Another issue is that this function is consing a lot, that is it is generating a lot of additional cons cells, causing a lot of work for the memory management. One could solve that by making it destructively modifying its argument, though.

See also the function append that is already part of Common Lisp.
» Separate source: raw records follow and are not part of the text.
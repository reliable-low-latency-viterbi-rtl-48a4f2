// viterbi_pkg: constants and trellis helper functions shared by the
// Viterbi decoder blocks.
//
// The decoder works on a rate-1/2 convolutional code whose received symbols
// carry two code bits, so the branch metric unit produces four metrics, one
// per possible symbol 00, 01, 10 and 11. State and branch metrics are 5 bits
// wide. The state metrics are never normalised: they are allowed to roll
// over, and compared through their modular difference.
//
// Constraint length 3 with generators 7 and 5 (octal), the CRC-4 polynomial
// x^4 + x + 1, the 8-bit information frame and the tail of K-1 zero bits are
// this design's own choices.
//
// Trellis convention used by every block: a state holds the last K-1 input
// bits with the newest bit in the MSB. Input bit b taken from state s gives
// next state {b, s[K-2:1]}; the two predecessors of state n are
// {n[K-3:0], x} for x = 0, 1, and the input bit of any branch into n is
// n[K-2].
package viterbi_pkg;

  // Code
  parameter int unsigned K        = 3;              // constraint length
  parameter int unsigned NS       = 1 << (K - 1);   // trellis states
  parameter int unsigned SW       = K - 1;          // state index width
  parameter logic [K-1:0] G0      = 3'b111;         // generator of code bit 1 (MSB: newest bit)
  parameter logic [K-1:0] G1      = 3'b101;         // generator of code bit 0

  // Metric resolution
  parameter int unsigned SM_W     = 5;              // state (path) metric bits
  parameter int unsigned BM_W     = 5;              // branch metric bits

  // Frame layout: information bits, then CRC bits, then a zero tail
  parameter int unsigned INFO_BITS = 8;
  parameter int unsigned CRC_W     = 4;
  parameter logic [CRC_W-1:0] CRC_POLY = 4'h3;      // x^4 + x + 1, x^4 implied
  parameter int unsigned TAIL      = K - 1;
  parameter int unsigned FRAME_LEN = INFO_BITS + CRC_W + TAIL;

  typedef logic [1:0] sym_t;                        // one received symbol {c1, c0}

  // Code symbol produced by input bit b leaving state s.
  function automatic sym_t encode_sym(input logic b, input logic [SW-1:0] s);
    logic [K-1:0] r;
    r = {b, s};
    return {^(r & G0), ^(r & G1)};
  endfunction

  // Predecessor of state n along the branch selected by decision bit x.
  function automatic logic [SW-1:0] pred_state(input logic [SW-1:0] n, input logic x);
    return {n[SW-2:0], x};
  endfunction

endpackage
To give you an overview, you can either

• collect the values in the "wrong" order (using cons) and then destructively reverse that list (nreverse)
• collect the values in the "wrong" order and then create a new, reversed list with the values in the right order (reverse)
• actually append your values to the list, tolerating possible quadratic or worse run time.
• actually append your values to the list, destructively modifying the lists structure (nconc). This is an improvement against append because you don't need to allocate lots of new cons cells, but you still have the run time issue.

---

Based on uselpa's "hack" I wrote functions to operate with such a "list". It consists of a cons, whose car points to the beginning of the list (i.e. the list), and whose cdr points to the last cons cell of the list. Though that last cell is always (nil . nil), simplifying appending a value:

First, one sets the car of that last cell to the new value, then sets the cdr to a new cell (nil . nil), and finally returns that new "list":

(defun empty-al ()
  (let ((cell (cons nil nil)))
    (cons cell cell)))
(defun cons-al (value al)
  (cons (cons value (car al))
        (cdr al)))
(defun append-al (value al)
  (let ((new-cell (cons nil nil)))
    (setf (cadr al) value
          (cddr al) new-cell)
    (cons (car al) new-cell)))

Answer 4

There's a technique (I don't remember if it has a specific name) which consists in creating an initial cons cell with any car value and keeping a pointer to the cdr. Appending then consists of setfing the pointer's cdr and advancing the pointer. The list you want will at any time be the cdr of the initial cons cell:

? (progn (setq lst (cons 'head nil)) (setq lst-p lst) (cdr lst))
NIL
? (progn (setf (cdr lst-p) (cons 1 nil)) (setq lst-p (cdr lst-p)) (cdr lst))
(1)
? (progn (setf (cdr lst-p) (cons 2 nil)) (setq lst-p (cdr lst-p)) (cdr lst))
(1 2)
? (progn (setf (cdr lst-p) (cons 3 nil)) (setq lst-p (cdr lst-p)) (cdr lst))
(1 2 3)

So this only uses setq, cons, cdr but also setf.